На обратной дороге нам попадались группы горожан, которые подобно нам экспедировались на поиски города; мы говорили им, что это не нужно, что самое лучшее — возвращаться с нами назад, но они не слушали и продолжали свой путь.
Мы шли, и каждый думал примерно об одном и том же. Хорошо, когда все думают примерно об одном и том же. То есть, конечно, не всегда это хорошо, но тогда это было самое то.
Потом мы добрались, наконец, до места, с которого началось наше путешествие. Там уже вовсю кипела работа: кто-то раздобыл доски, кто-то кричал, что знает, как найти кур и где можно взять тёплые одеяла, а мужик в телогрейке дал мне колун и деловито указал на горку поленьев. Да, нужно рубить, холодно, а так у нас будет шанс пережить эту зиму.
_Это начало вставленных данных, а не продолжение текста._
// rev_pe_top -- the encoder library side by side.
//
// The encoders are independent circuits; this top simply places them next
// to each other, each with its own ports, so that the whole library can be
// built and checked together:
//   pe4_*   reversible 4:2 priority encoder (three Toffoli gates)
//   bcd_*   reversible 8-to-3 BCD priority encoder (Toffoli + CNOT gates)
//   d2be_*  decimal-to-BCD encoder
//   pe8_*   8-bit priority encoder
//   pe16_*  16-bit priority encoder
//   pe64_*  M x N two-level priority encoder, L = 64 by default
// All paths are combinational; there is no clock or reset.
module rev_pe_top #(
  parameter int M = 8,
  parameter int N = 8
) (
  input  logic [3:0]             pe4_i,
  output logic [1:0]             pe4_y,
  input  logic [7:0]             bcd_i,
  output logic [2:0]             bcd_y,
  input  logic [9:0]             d2be_d,
  output logic [3:0]             d2be_bcd,
  input  logic [7:0]             pe8_d,
  output logic [2:0]             pe8_q,
  input  logic [15:0]            pe16_d,
  output logic [3:0]             pe16_q,
  input  logic [M*N-1:0]         pe64_d,
  output logic [$clog2(M*N)-1:0] pe64_q,
  output logic                   pe64_v
);
  pri_enc     u_pe4  (.i(pe4_i),  .y(pe4_y));
  bcd_pri_enc u_bcd  (.i(bcd_i),  .y(bcd_y));
  d2be        u_d2be (.d(d2be_d), .bcd(d2be_bcd));
  pe8         u_pe8  (.d(pe8_d),  .q(pe8_q));
  pe16        u_pe16 (.d(pe16_d), .q(pe16_q));
  pe2d #(.M(M), .N(N)) u_pe64 (.d(pe64_d), .q(pe64_q), .v(pe64_v));
endmodule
В ходе работы мысли о городе отступили на второй, а там и на десятый план. А легче мне стало ещё тогда, на обратной дороге, когда я рассказал, что писал несмываемым фломастером в лифте слово “AC/DC”, бил стёкла в заброшенных домах, а мастера вызывал только недели через две после того, как кран сорвало.
Белесая мгла рассеивалась, появились первые проблески солнца. Мы отвоёвывали у этого холодного безлюдного пространства шаг за шагом. То здесь, то там возникали какие-то постройки, пусть примитивные, но зато как пахло от них свежеструганными досками!..
— Когда же так пахло? — спросила соседка с моего этажа, словно прочитав мои мысли. — Может, в детстве?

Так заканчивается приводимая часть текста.